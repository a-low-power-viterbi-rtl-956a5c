// tb_re_encoder: checks the two-bit-per-clock re-encoder against a bit-serial
// reference encoder built from the generator taps (A: 0,2,3,5,6;
// B: 0,1,2,4,6; C: 0,1,2,3,6), with random inputs and random enable gaps.
module tb_re_encoder;
  import vd_pkg::cw_t;
  logic clk = 0, rst_n = 0, en = 0;
  logic [1:0] u = '0;
  cw_t [1:0] c;
  int checks = 0, failures = 0;
  re_encoder dut (.*);
  always #5 clk = ~clk;

  int tA[5] = '{0,2,3,5,6}, tB[5] = '{0,1,2,4,6}, tC[5] = '{0,1,2,3,6};
  bit [6:0] h = '0;
  function automatic bit par(bit [6:0] x, int t[5]);
    bit r = 0; foreach (t[i]) r ^= x[t[i]]; return r;
  endfunction

  initial begin
    repeat (2) @(negedge clk);
    rst_n = 1;
    repeat (600) begin
      @(negedge clk);
      en = 1'($urandom_range(0, 3) != 0);
      u  = 2'($urandom);
      #1;
      begin
        bit [6:0] hh;
        hh = h;
        for (int k = 0; k < 2; k++) begin
          cw_t e;
          hh = {hh[5:0], u[k]};
          e = {par(hh, tA), par(hh, tB), par(hh, tC)};
          checks++;
          if (c[k] !== e) begin
            failures++;
            if (failures < 5) $display("ERROR: step %0d got %b exp %b", k, c[k], e);
          end
        end
        if (en) h = hh;
      end
    end
    $display("TB_RESULT checks=%0d failures=%0d", checks, failures);
    $finish;
  end
  initial begin
    repeat (5000) @(posedge clk);
    failures++; $display("TB_RESULT checks=%0d failures=%0d", checks, failures); $finish;
  end
endmodule
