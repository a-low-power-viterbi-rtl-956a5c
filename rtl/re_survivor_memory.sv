// re_survivor_memory: register-exchange survivor memory with per-column clock
// gating, the storage half of the variable-truncation-length scheme.
//
// Every trellis state owns a row of COLS columns; a column holds the two
// information bits of one radix-2x2 step ([0] earlier stage, [1] later), so
// COLS = 32 columns give a truncation length of 64 stages.  On each advance:
//  * column 0 of row s takes the information bits of its last two
//    transitions, which are the state bits s[4] and s[5];
//  * column k of row s takes column k-1 of its two-stage survivor
//    predecessor q = {p[4:0], d1[p]} with p = {s[4:0], d2[s]} (the exchange),
//    picked from the four candidate rows {s[3:0], 00..11} by a tree of three
//    2-to-1 multiplexers;
//  * for rows 1..63, column k (k >= 1) only loads when gate[k] (G_k) is set:
//    behind the merged column all paths are taken as equal and those
//    registers are left idle (clock gated);
//  * row 0 is the fixed output row.  Where sel[k] (S_k) is set, its column k
//    loads its own column k-1 (a plain shift) instead of exchanging.
// The decoded pair is column COLS-1 of row 0.
//
// Interface: the memory advances at the rising edge when en is high.  mem
// exposes all bits to the path merging detection unit.  Columns 0..2 of every
// row always hold the row's own six state bits, i.e. constants; they are
// kept as registers so that all columns look alike, and synthesis removes
// them.  Reset (active low,
// synchronous) clears the memory, which matches an encoder that starts in
// state 0.  The structure, the fixed-state output from state 0, G and S
// follow the document; gating is written as a load enable, which synthesis
// maps to clock-gating cells, and the column format is this design's.
module re_survivor_memory
  import vd_pkg::*;
#(
  parameter int unsigned COLS = 32
) (
  input  logic                              clk,
  input  logic                              rst_n,
  input  logic                              en,
  input  logic [NSTATES-1:0]                d1,
  input  logic [NSTATES-1:0]                d2,
  input  logic [COLS-1:0]                   gate,
  input  logic [COLS-1:0]                   sel,
  output logic [NSTATES-1:0][COLS-1:0][1:0] mem,
  output logic [1:0]                        dec
);

  for (genvar s = 0; s < int'(NSTATES); s++) begin : g_row
    localparam state_t S   = state_t'(s);
    // intermediate predecessors of s and their own predecessors: the four
    // two-stage sources of s are the consecutive states {s[3:0], 00..11}
    localparam state_t P0  = {S[M-2:0], 1'b0};
    localparam state_t P1  = {S[M-2:0], 1'b1};
    localparam state_t Q00 = {P0[M-2:0], 1'b0};
    localparam state_t Q01 = {P0[M-2:0], 1'b1};
    localparam state_t Q10 = {P1[M-2:0], 1'b0};
    localparam state_t Q11 = {P1[M-2:0], 1'b1};

    // exchange value of every column: two 2-to-1 multiplexers steered by the
    // first-stage decisions, then one steered by the second-stage decision
    logic [COLS-1:1][1:0] exch;
    always_comb begin
      for (int k = 1; k < int'(COLS); k++) begin
        logic [1:0] a0, a1;
        a0 = d1[P0] ? mem[Q01][k-1] : mem[Q00][k-1];
        a1 = d1[P1] ? mem[Q11][k-1] : mem[Q10][k-1];
        exch[k] = d2[s] ? a1 : a0;
      end
    end

    always_ff @(posedge clk) begin
      if (!rst_n) begin
        mem[s] <= '0;
      end else if (en) begin
        mem[s][0] <= {S[M-1], S[M-2]};
        for (int k = 1; k < int'(COLS); k++) begin
          if (s == 0) begin
            mem[s][k] <= sel[k] ? mem[0][k-1] : exch[k];
          end else if (gate[k]) begin
            mem[s][k] <= exch[k];
          end
        end
      end
    end
  end

  assign dec = mem[0][COLS-1];

endmodule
------
§ Problem details:
When the line containing "always #5 clk = ~clk;" is reached, include it and stop. Until then, output each line of the entries exactly as given, starting from the first.

§ Problem solution:
repository a-low-power-viterbi-rtl-956a5c
// tb_re_encoder: checks the two-bit-per-clock re-encoder against a bit-serial
// reference encoder built from the generator taps (A: 0,2,3,5,6;
// B: 0,1,2,4,6; C: 0,1,2,3,6), with random inputs and random enable gaps.
module tb_re_encoder;
  import vd_pkg::cw_t;
  logic clk = 0, rst_n = 0, en = 0;
  logic [1:0] u = '0;
  cw_t [1:0] c;
  int checks = 0, failures = 0;
  re_encoder dut (.*);
  always #5 clk = ~clk;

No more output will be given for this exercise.